Before the puts instruction, we can see the address 0x000006e8 being stored in the rax register:

0x00000642      lea rax, str.247CTF_6df2[redacted]b36c ; 0x6e8 -> rax = "247CTF{6df2[redacted]b36c}";

If we inspect that address with, for example, a hex editor, we can see the flag is stored byte by byte there:


The Encrypted Password

You won't find the admin's secret password in this binary. We even encrypted it with a secure one-time-pad.

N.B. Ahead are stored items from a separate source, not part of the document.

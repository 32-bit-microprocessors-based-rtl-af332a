// pc_stack: on-chip 32-bit x 8-entry return address stack for pre-return.
//
// A subroutine call pushes its return address here as well as on the
// external stack; a return (RTS, EXITD) pops it so that the D-stage can start
// fetching at the return address (PC1) before the real one (PC2) has been
// read from memory. The stack is circular: a push onto a full stack
// overwrites the oldest entry, and a pop from an empty stack returns
// pop_valid = 0, in which case no pre-return is made. A simultaneous push and
// pop (not expected) pops first, then pushes.
//
// Timing: pop_data/pop_valid are combinational from the current top; the
// push and pop take effect at the next clock edge.
// Width and depth follow the document; the overflow and underflow behaviour
// is this design's choice.
module pc_stack #(
  parameter int unsigned DEPTH = 8
) (
  input  logic        clk,
  input  logic        rst_n,
  input  logic        push,
  input  logic [31:0] push_data,
  input  logic        pop,
  output logic [31:0] pop_data,
  output logic        pop_valid,
  output logic [$clog2(DEPTH):0] count
);
  localparam int unsigned PW = $clog2(DEPTH);

  logic [31:0]   mem [DEPTH];
  logic [PW-1:0] top;       // index of the next free slot
  logic [PW:0]   cnt;

  logic [PW-1:0] top_m1;
  assign top_m1    = top - 1'b1;
  assign pop_data  = mem[top_m1];
  assign pop_valid = (cnt != 0);
  assign count     = cnt;

  always_ff @(posedge clk or negedge rst_n) begin
    if (!rst_n) begin
      top <= '0;
      cnt <= '0;
      for (int i = 0; i < DEPTH; i++) mem[i] <= '0;
    end else begin
      unique case ({push, pop && cnt != 0})
        2'b10: begin
          mem[top] <= push_data;
          top      <= top + 1'b1;
          if (cnt != DEPTH[PW:0]) cnt <= cnt + 1'b1;
        end
        2'b01: begin
          top <= top_m1;
          cnt <= cnt - 1'b1;
        end
        2'b11: mem[top_m1] <= push_data;  // pop then push: replace the top
        default: ;
      endcase
    end
  end
endmodule
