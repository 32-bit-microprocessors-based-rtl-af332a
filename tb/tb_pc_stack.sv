// tb_pc_stack: self-checking test of the 8-entry return address stack.
// Random pushes and pops are compared with a reference model that keeps the
// newest eight entries (a push onto a full stack drops the oldest) and
// reports an empty stack as pop_valid = 0.
module tb_pc_stack;
  logic clk = 0, rst_n = 0;
  logic push, pop, pop_valid;
  logic [31:0] push_data, pop_data;
  logic [3:0] count;
  int checks = 0, failures = 0;
  logic [31:0] model [$];
  int overflows = 0, underflows = 0;

  pc_stack dut (.*);
  always #5 clk = ~clk;

  task automatic check(bit cond, string what);
    checks++;
    if (!cond) begin failures++; $display("FAIL: %s", what); end
  endtask

  initial begin
    #400000 failures++;
    $display("TB_RESULT checks=%0d failures=%0d", checks, failures);
    $finish;
  end

  initial begin
    push = 0; pop = 0; push_data = 0;
    repeat (2) @(posedge clk);
    rst_n = 1;
    for (int n = 0; n < 3000; n++) begin
      @(negedge clk);
      // phases: push-heavy, pop-heavy, mixed
      case ((n / 200) % 3)
        0: begin push = ($urandom_range(0, 3) != 0); pop = !push; end
        1: begin pop = ($urandom_range(0, 3) != 0); push = !pop; end
        default: begin push = $urandom_range(0, 1); pop = !push && $urandom_range(0, 1); end
      endcase
      push_data = $urandom;
      #1;
      check(pop_valid == (model.size() != 0), "pop_valid");
      check(count == model.size(), "count");
      if (model.size() != 0) check(pop_data == model[$], "pop_data");
      @(posedge clk);
      if (pop) begin
        if (model.size() != 0) void'(model.pop_back()); else underflows++;
      end
      if (push) begin
        model.push_back(push_data);
        if (model.size() > 8) begin void'(model.pop_front()); overflows++; end
      end
    end
    check(overflows > 0 && underflows > 0, "overflow and underflow exercised");
    $display("TB_RESULT checks=%0d failures=%0d", checks, failures);
    $finish;
  end
endmodule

Can you still recover the password?

Given the binary "encrypted_password"

We can disassembly the main() function into:

int32_t main (void) {
    int64_t var_a8h;
    int64_t var_a4h;
    char * s;
    int64_t var_98h;
    int64_t var_90h;
    int64_t var_88h;
    int64_t var_80h;
    char * s2;
    int64_t var_68h;
    int64_t var_60h;
    int64_t var_58h;
    int64_t var_50h;
    char * s1;
    int64_t canary;
    rax = *(fs:0x28);
    canary = *(fs:0x28);
    eax = 0;
    rax = 0x3930343965353738;
    rdx = 0x3861623131383966;
    s = rax;
    var_98h = rdx;
    rax = 0x3665656562303635;
    rdx = 0x3264373763306266;
    var_90h = rax;
    var_88h = rdx;
    var_80h = 0;
    rax = *(0x00000a88);
    rdx = *(0x00000a90);
    s2 = rax;
    var_68h = rdx;
    rax = *(0x00000a98);
    rdx = *(0x00000aa0);
    var_60h = rax;
    var_58h = rdx;
    eax = *(0x00000aa8);
    var_50h = al;
    var_a8h = 0;
    while (rbx < rax) {
        eax = var_a8h;
        rax = (int64_t) eax;
        edx = *((rbp + rax - 0x70));
        eax = var_a8h;
        rax = (int64_t) eax;
        eax = *((rbp + rax - 0xa0));
        edx ^= eax;
        eax = var_a8h;
        rax = (int64_t) eax;
        *((rbp + rax - 0x70)) = dl;
        var_a8h++;
        eax = var_a8h;
        rbx = (int64_t) eax;
        rax = &s;
        rdi = rax;
        rax = strlen ();
    }
    puts ("Enter the secret password:");
    rax = &s1;
    fgets (rax, 0x21, *(stdin));
    rdx = &s2;
    rax = &s1;
    eax = strcmp (rax, rdx);
    if (eax == 0) {
        rax = &s2;
        rsi = rax;
        eax = 0;
        printf ("You found the flag!\n247CTF{%s}\n");
    }
    var_a4h = 0;
    while (rbx < rax) {
        eax = var_a4h;
        rax = (int64_t) eax;
        *((rbp + rax - 0x70)) = 0;
        var_a4h++;
        eax = var_a4h;
        rbx = (int64_t) eax;
        rax = &s;
        rdi = rax;
        rax = strlen ();
    }
    eax = 0;
    rcx = canary;
    rcx ^= *(fs:0x28);
    if (rbx != rax) {
        stack_chk_fail ();
    }
    return rax;
}

This seems harder than it really is, basically, we have to focus on the following lines:

[... snip ...]

    puts ("Enter the secret password:");
    rax = &s1;
    fgets (rax, 0x21, *(stdin));
    rdx = &s2;
    rax = &s1;
    eax = strcmp (rax, rdx);
    if (eax == 0) {
        rax = &s2;
        rsi = rax;
        eax = 0;
        printf ("You found the flag!\n247CTF{%s}\n");
    }

[... snip ...]

The goal is to find a rax value submitted through the fgets stdin instruction that matches the rdx register, if so, the flag is returned to us; the comparison is being done with strcmp, which is being saved into the eax register, and we know the strings are equal if the returned value is 0.

Running ltrace against the binary and submitting a random value as test, shows us our string is being compared with an MD5-like hash:

If we run the "encrypted_password" binary with that hash, the flag is returned to us.